Data excerpts:
....................

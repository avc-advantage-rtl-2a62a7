// "Rev. C" Results Cartridge.
//
// 96 KB of battery-backed SRAM behind a small register file reached through
// the slot connector (register numbers are the low three bits of the I/O port,
// 0xB0-0xB5 for slot A and 0xB8-0xBD for slot B):
//   out 0  working address bits 7:0
//   out 1  working address bits 12:8 (value bits 4:0); bit 7 = address invalidator
//   out 3  working address bits 16:13 (value bits 3:0); bit 6 = LED; bit 7 = AAI enable
//   in  2  read the SRAM byte at the working address (0xFF if the address is
//          at or above 96 K or the invalidator is set)
//   out 2  write it (only in range, invalidator clear and armed)
//   in  4  ID byte, 0x12
//   out 5  arming bit := (value[7:4] == ID[7:4])
// With AAI enabled, every read or write command then increments the low eight
// address bits modulo 256.  All state clears when the cartridge is removed
// (present low) or the machine is reset.  This behaviour follows the board
// description; using value bits 4:0 for address bits 12:8, the connector
// bundle, and 0xFF for reads of other registers are this model's choices.
// Read data is on c_rdata one cycle after the strobe.
module results_cartridge
  import avc_pkg::*;
#(
  parameter int unsigned SRAM_BYTES = 98304,
  parameter logic [7:0]  CART_ID    = 8'h12
) (
  input  logic      clk,
  input  logic      rst_n,
  input  logic      present,
  input  cart_bus_t c,
  output logic [7:0] c_rdata,
  output logic      led
);
  logic [16:0] waddr_q;
  logic        inval_q, arm_q, aai_q, led_q;
  logic        in_range, rw_cmd, ram_cs, ram_rd_q;
  logic [7:0]  ram_rdata, other_q;
  logic        active;

  assign active   = rst_n && present;
  assign in_range = 32'(waddr_q) < SRAM_BYTES;
  assign rw_cmd   = c.stb && c.reg_sel == 3'd2;
  assign ram_cs   = rw_cmd && in_range && !inval_q && (!c.wr || arm_q);

  always_ff @(posedge clk or negedge active) begin
    if (!active) begin
      waddr_q <= '0;
      inval_q <= 1'b0;
      arm_q   <= 1'b0;
      aai_q   <= 1'b0;
      led_q   <= 1'b0;
    end else if (c.stb) begin
      if (c.wr) begin
        unique case (c.reg_sel)
          3'd0: waddr_q[7:0] <= c.wdata;
          3'd1: begin
            waddr_q[12:8] <= c.wdata[4:0];
            inval_q       <= c.wdata[7];
          end
          3'd3: begin
            waddr_q[16:13] <= c.wdata[3:0];
            led_q          <= c.wdata[6];
            aai_q          <= c.wdata[7];
          end
          3'd5: arm_q <= c.wdata[7:4] == CART_ID[7:4];
          default: ;
        endcase
      end
      if (rw_cmd && aai_q) waddr_q[7:0] <= waddr_q[7:0] + 8'd1;
    end
  end

  sram #(.DEPTH(SRAM_BYTES), .AW(17)) u_ram (
    .clk, .cs(ram_cs), .we(c.wr), .addr(waddr_q), .wdata(c.wdata), .rdata(ram_rdata)
  );

  always_ff @(posedge clk or negedge active) begin
    if (!active) begin
      ram_rd_q <= 1'b0;
      other_q  <= 8'hFF;
    end else begin
      ram_rd_q <= ram_cs && !c.wr;
      other_q  <= (c.stb && !c.wr && c.reg_sel == 3'd4) ? CART_ID : 8'hFF;
    end
  end

  assign c_rdata = ram_rd_q ? ram_rdata : other_q;
  assign led     = led_q;
endmodule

....................

**Exercise instructions**: Reproduce the final stretch of the data above: every line from the one holding "c.reg_sel == 3'd2;" through the end, inclusive, exactly as written and nothing else.

**The answer**:
  assign rw_cmd   = c.stb && c.reg_sel == 3'd2;
  assign ram_cs   = rw_cmd && in_range && !inval_q && (!c.wr || arm_q);

  always_ff @(posedge clk or negedge active) begin
    if (!active) begin
      waddr_q <= '0;
      inval_q <= 1'b0;
      arm_q   <= 1'b0;
      aai_q   <= 1'b0;
      led_q   <= 1'b0;
    end else if (c.stb) begin
      if (c.wr) begin
        unique case (c.reg_sel)
          3'd0: waddr_q[7:0] <= c.wdata;
          3'd1: begin
            waddr_q[12:8] <= c.wdata[4:0];
            inval_q       <= c.wdata[7];
          end
          3'd3: begin
            waddr_q[16:13] <= c.wdata[3:0];
            led_q          <= c.wdata[6];
            aai_q          <= c.wdata[7];
          end
          3'd5: arm_q <= c.wdata[7:4] == CART_ID[7:4];
          default: ;
        endcase
      end
      if (rw_cmd && aai_q) waddr_q[7:0] <= waddr_q[7:0] + 8'd1;
    end
  end

  sram #(.DEPTH(SRAM_BYTES), .AW(17)) u_ram (
    .clk, .cs(ram_cs), .we(c.wr), .addr(waddr_q), .wdata(c.wdata), .rdata(ram_rdata)
  );

  always_ff @(posedge clk or negedge active) begin
    if (!active) begin
      ram_rd_q <= 1'b0;
      other_q  <= 8'hFF;
    end else begin
      ram_rd_q <= ram_cs && !c.wr;
      other_q  <= (c.stb && !c.wr && c.reg_sel == 3'd4) ? CART_ID : 8'hFF;
    end
  end

  assign c_rdata = ram_rd_q ? ram_rdata : other_q;
  assign led     = led_q;
endmodule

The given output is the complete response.